→ **Assigned task**
Produce the records below again, word for word, but stop after the line that contains "accept (a request".

◇ ◇ ◇

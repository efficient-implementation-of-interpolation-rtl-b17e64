// tb_farrow_cubic_tm: end-to-end test of the time-shared cubic interpolator,
// at its default word lengths.
//
// The testbench plays the timing control unit and the sampler. It keeps every
// sample it sends and every request the interpolator should accept (a request
// two slots after an accepted one is refused), and for each accepted request
// at basepoint m it computes the four-tap cubic Lagrange interpolant from the
// direct coefficients C-2..C1 in floating point. The result must arrive in
// the cycle after x(m+2) was accepted and lie within TOL LSBs.
// Phases:
//   1. the worked accuracy example: samples 1, 2, 3, 4 and mu = 8/16 must
//      give 2.5 to within the 16/4096 error (56 dB signal to sampling noise)
//      reported for the design;
//   2. one request every four samples (the design's two-plus-two schedule)
//      with random samples and mu;
//   3. a resampler: request instants spaced 3.7 samples apart on a sine wave,
//      as a timing loop at about four samples per symbol would issue them;
//   4. random requests and gaps in the sample stream: back-to-back requests,
//      refused requests, stalls and mu = 0 (so 1 - mu = 1.0).
// Each mechanism is counted and must happen at least once.
module tb_farrow_cubic_tm;
  import farrow_pkg::*;

  localparam int unsigned X_W    = X_W_DEF;
  localparam int unsigned MU_W   = MU_W_DEF;
  localparam int unsigned FRAC_W = FRAC_W_DEF;
  localparam int unsigned S_W    = X_W + FRAC_W + 2;
  localparam real         TOL    = 8.0;
  localparam int          NMAX   = 20000;

  typedef struct {
    int              m;
    logic [MU_W-1:0] mu;
  } req_t;

  logic                  clk = 1'b0;
  logic                  rst_n;
  logic                  x_valid = 1'b0;
  logic signed [X_W-1:0] x_in = '0;
  logic                  strobe = 1'b0;
  logic [MU_W-1:0]       mu = '0;
  logic signed [S_W-1:0] y;
  logic                  y_valid;
  logic                  req_drop;

  int checks = 0, failures = 0, cycles = 0;
  int x_h[NMAX];
  bit acc_h[NMAX];
  int slot = 0;
  req_t pending[$];
  bit   last_valid = 1'b0;
  int   last_slot = -1;
  int   last_acc = -10;
  real  sig_pow = 0.0, err_pow = 0.0;
  real  last_y = 0.0;
  int   last_y_slot = -1;
  int n_out = 0, n_drop = 0, n_b2b = 0, n_mu0 = 0, n_gap = 0, n_upper = 0,
      n_lower = 0, n_frame4 = 0, n_nco = 0;
  int phase = 0;

  farrow_cubic_tm dut (.clk, .rst_n, .x_valid, .x_in, .strobe, .mu, .y,
                       .y_valid, .req_drop);

  always #5 clk = ~clk;
  always @(posedge clk) cycles <= cycles + 1;

  initial begin : watchdog
    wait (cycles == 100000);
    failures++;
    $display("watchdog expired");
    $display("TB_RESULT checks=%0d failures=%0d", checks, failures);
    $finish;
  end

  function automatic real interp_ref(int m, logic [MU_W-1:0] mc);
    real u, cm2, cm1, c0, c1;
    u   = real'(mc) / real'(1 << MU_W);
    cm2 = (1.0/6.0)*u*u*u - (1.0/6.0)*u;
    cm1 = -0.5*u*u*u + 0.5*u*u + u;
    c0  = 0.5*u*u*u - u*u - 0.5*u + 1.0;
    c1  = -(1.0/6.0)*u*u*u + 0.5*u*u - (1.0/3.0)*u;
    return real'(x_h[m+2])*cm2 + real'(x_h[m+1])*cm1 + real'(x_h[m])*c0
         + real'((m >= 1) ? x_h[m-1] : 0)*c1;
  endfunction

  // Check what the last clock edge produced, then apply one cycle of input.
  task automatic cycle(bit v, int xs, bit s, logic [MU_W-1:0] m);
    bit  due, e_drop;
    real got, exp, err;
    @(negedge clk);
    // output of the previous cycle's slot
    checks++;
    if (last_valid && pending.size() > 0 && pending[0].m + 2 == last_slot) begin
      if (!y_valid) begin
        failures++;
        $display("FAIL no result for basepoint %0d in the cycle after x(m+2)",
                 pending[0].m);
      end else begin
        got = real'(y) / real'(1 << FRAC_W);
        exp = interp_ref(pending[0].m, pending[0].mu);
        err = got - exp;
        last_y = got;
        last_y_slot = last_slot;
        sig_pow += exp*exp;
        err_pow += err*err;
        n_out++;
        if (phase == 2) n_frame4++;
        if (phase == 3) n_nco++;
        if (err*real'(1 << FRAC_W) > TOL || err*real'(1 << FRAC_W) < -TOL) begin
          failures++;
          $display("FAIL m=%0d mu=%0d: y=%f expected %f", pending[0].m,
                   pending[0].mu, got, exp);
        end
      end
      void'(pending.pop_front());
    end else if (y_valid) begin
      failures++;
      $display("FAIL unexpected result at slot %0d", last_slot);
    end
    // new input
    x_valid = v; x_in = X_W'(xs); strobe = s; mu = m;
    #1;
    last_valid = v;
    e_drop = 1'b0;
    if (v) begin
      due    = (slot >= 2) && acc_h[slot-2];
      e_drop = s && due;
      x_h[slot]   = xs;
      acc_h[slot] = s && !due;
      if (s && !due) begin
        pending.push_back('{m: slot, mu: m});
        n_upper++;
        if (slot - last_acc == 1) n_b2b++;
        if (m == '0) n_mu0++;
        last_acc = slot;
      end
      if (due) n_lower++;
      if (e_drop) n_drop++;
      last_slot = slot;
      slot++;
    end else begin
      n_gap++;
    end
    checks++;
    if (req_drop != e_drop) begin
      failures++;
      $display("FAIL req_drop=%b expected %b at slot %0d", req_drop, e_drop, slot);
    end
  endtask

  function automatic int rnd_x();
    return $urandom_range(0, (1 << X_W) - 1) - (1 << (X_W-1));
  endfunction

  initial begin
    real t_next, ssnr;
    int  lat_slot;
    rst_n = 1'b0;
    repeat (3) @(negedge clk);
    rst_n = 1'b1;

    // 1. worked example: x = 1, 2, 3, 4, interpolate at x(m)=2 with mu = 8/16
    phase = 1;
    cycle(1, 0, 0, '0);
    cycle(1, 1, 0, '0);
    cycle(1, 2, 1, MU_W'(8));     // basepoint m: sample 2
    lat_slot = slot + 1;          // index of x(m+2)
    cycle(1, 3, 0, '0);
    cycle(1, 4, 0, '0);           // x(m+2)
    cycle(1, 0, 0, '0);           // checks the result of the previous cycle
    checks++;
    ssnr = 10.0 * $log10((2.5*2.5) / (((2.5-last_y)*(2.5-last_y)) + 1.0e-30));
    $display("worked example: y=%f (ideal 2.5), SSNR %0.1f dB", last_y, ssnr);
    if (n_out != 1 || ssnr < 56.0 || last_y_slot != lat_slot) begin
      failures++;
      $display("FAIL worked example: outputs=%0d y=%f", n_out, last_y);
    end

    // 2. the two-plus-two schedule: one request every four samples
    phase = 2;
    for (int n = 0; n < 400; n++)
      cycle(1, rnd_x(), (n % 4 == 0), MU_W'($urandom));

    // 3. resampler: request instants 3.7 samples apart on a sine wave
    phase = 3;
    t_next = real'(slot) + 2.25;
    for (int n = 0; n < 2000; n++) begin
      int  xs;
      bit  s;
      real fr;
      xs = int'($floor(0.9 * real'((1 << (X_W-1)) - 1) *
                       $sin(2.0 * 3.14159265358979 * real'(slot) / 29.6)));
      s  = (slot == int'($floor(t_next)));
      fr = t_next - $floor(t_next);
      cycle(1, xs, s, MU_W'(int'($floor(fr * real'(1 << MU_W)))));
      if (s) t_next += 3.7;
    end

    // 4. random requests and stalls
    phase = 4;
    for (int n = 0; n < 6000; n++) begin
      logic [MU_W-1:0] mr;
      mr = ($urandom_range(0, 7) == 0) ? '0 : MU_W'($urandom);
      cycle($urandom_range(0, 7) != 0, rnd_x(), $urandom_range(0, 1) == 1, mr);
    end
    // flush
    repeat (4) cycle(1, 0, 0, '0);

    checks++;
    if (pending.size() != 0) begin
      failures++;
      $display("FAIL %0d requests never produced a result", pending.size());
    end
    $display("outputs=%0d (four-sample schedule %0d, resampler %0d)", n_out,
             n_frame4, n_nco);
    $display("upper passes=%0d lower passes=%0d back-to-back=%0d refused=%0d stalls=%0d mu=0 requests=%0d",
             n_upper, n_lower, n_b2b, n_drop, n_gap, n_mu0);
    $display("SSNR against exact cubic interpolation: %0.1f dB",
             10.0 * $log10(sig_pow / err_pow));
    checks++;
    if (n_frame4 == 0 || n_nco == 0 || n_b2b == 0 || n_drop == 0 || n_gap == 0
        || n_mu0 == 0 || n_lower == 0 || n_upper == 0) begin
      failures++;
      $display("FAIL a mechanism was never exercised");
    end
    $display("TB_RESULT checks=%0d failures=%0d", checks, failures);
    $finish;
  end
endmodule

◇ ◇ ◇

→ **Written solution**
repository efficient-implementation-of-interpolation-rtl-b17e64
// tb_farrow_cubic_tm: end-to-end test of the time-shared cubic interpolator,
// at its default word lengths.
//
// The testbench plays the timing control unit and the sampler. It keeps every
// sample it sends and every request the interpolator should accept (a request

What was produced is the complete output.